Linear transmission of analogue current-signals via fibre optics using the Optically-Coupled Current-Mirror (OCCM) architecture

Abstract

The Optically-Coupled Current-Mirror (OCCM) is a circuit architecture based on a novel optical feedback loop, that allows mirroring a current flowing in an isolated, or high voltage biased conductor, to ground potential. The OCCM has a simple but powerful structure: its input stage is a passive dipole consisting on an LED and a photodiode connected back-to-back. When the dipole is interposed in series with the conductor where a current signal flows, the signal is mirrored to ground potential while keeping full Galvanic isolation with the conductor itself. The OCCM has been used with success to mirror the quasi-DC signals left by stars in the first two Fluorescence Detector (FD) telescopes of the ultra-highenergy cosmic ray experiment Pierre Auger. In each telescope, star signals were recorded by an array of 440 photomultiplier tubes (PMTs) biased with cathode grounded.
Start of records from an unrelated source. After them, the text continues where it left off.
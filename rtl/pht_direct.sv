// pht_direct: direct phase transformation PHT[A].
//
// Converts three phase quantities (ga, gb, gc) into the two stator-frame
// space-phasor components (gd, gq) and the zero-sequence component g0:
//   g0 = (ga + gb + gc) / 3
//   gd = ga - g0
//   gq = (gb - gc) / sqrt(3)
// which is the amplitude-invariant (k = 2/3) Park/Clarke transformation of the
// original design. With ZERO_SEQ = 0 the simplified form is built (g0 taken as
// zero, gd = ga): one subtractor and one constant multiplier.
//
// Interface: Q2.13 per-unit words (see foc_pkg). Purely combinational; the
// outputs follow the inputs in the same cycle. The 1/3 and 1/sqrt(3)
// constants carry 17 fraction bits; results are rounded to nearest and
// saturated (a rounding choice of this design).
module pht_direct
  import foc_pkg::*;
#(
  parameter bit ZERO_SEQ = 1'b1
) (
  input  abc_t g_abc,
  output dq_t  g_dq,
  output pu_t  g0
);

  localparam logic signed [63:0] C_THIRD  = 64'(coef(1.0 / 3.0));
  localparam logic signed [63:0] C_ISQRT3 = 64'(coef(0.5773502691896258));

  logic signed [63:0] sum3, diff_bc, g0_w;

  always_comb begin
    sum3    = 64'(g_abc.a) + 64'(g_abc.b) + 64'(g_abc.c);
    diff_bc = 64'(g_abc.b) - 64'(g_abc.c);
    g0_w    = ZERO_SEQ ? rshift_round(sum3 * C_THIRD, KF) : 64'sd0;
    g0      = sat(g0_w);
    g_dq.d  = sat(64'(g_abc.a) - g0_w);
    g_dq.q  = sat(rshift_round(diff_bc * C_ISQRT3, KF));
  end

endmodule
After the good results obtained with slow signals we have started an optimization of the OCCM architecture for the linear transmission of analogue signals within a bandwidth of about 5 MHz. In addition, we recently started a preliminary study on the behaviour of LEDs and photodiodes at cryogenic temperature. The results were very interesting and showed that AlGaAs LEDs at 77 K behave extremely linear also at very low signal currents, which is the normal operating condition required by the OCCM. Later on we have studied the behaviour of the OCCM with its input stage cooled to 77 K. We verified the increase of the open-loop gain by a factor x 2, and a loop-gain increase by a factor slightly lower than 2 due to a reduction in the photodiode responsivity. The improved performance of the OCCM at cryogenic temperature may open new opportunities for applications with noble liquid calorimeters and other cryogenic detectors.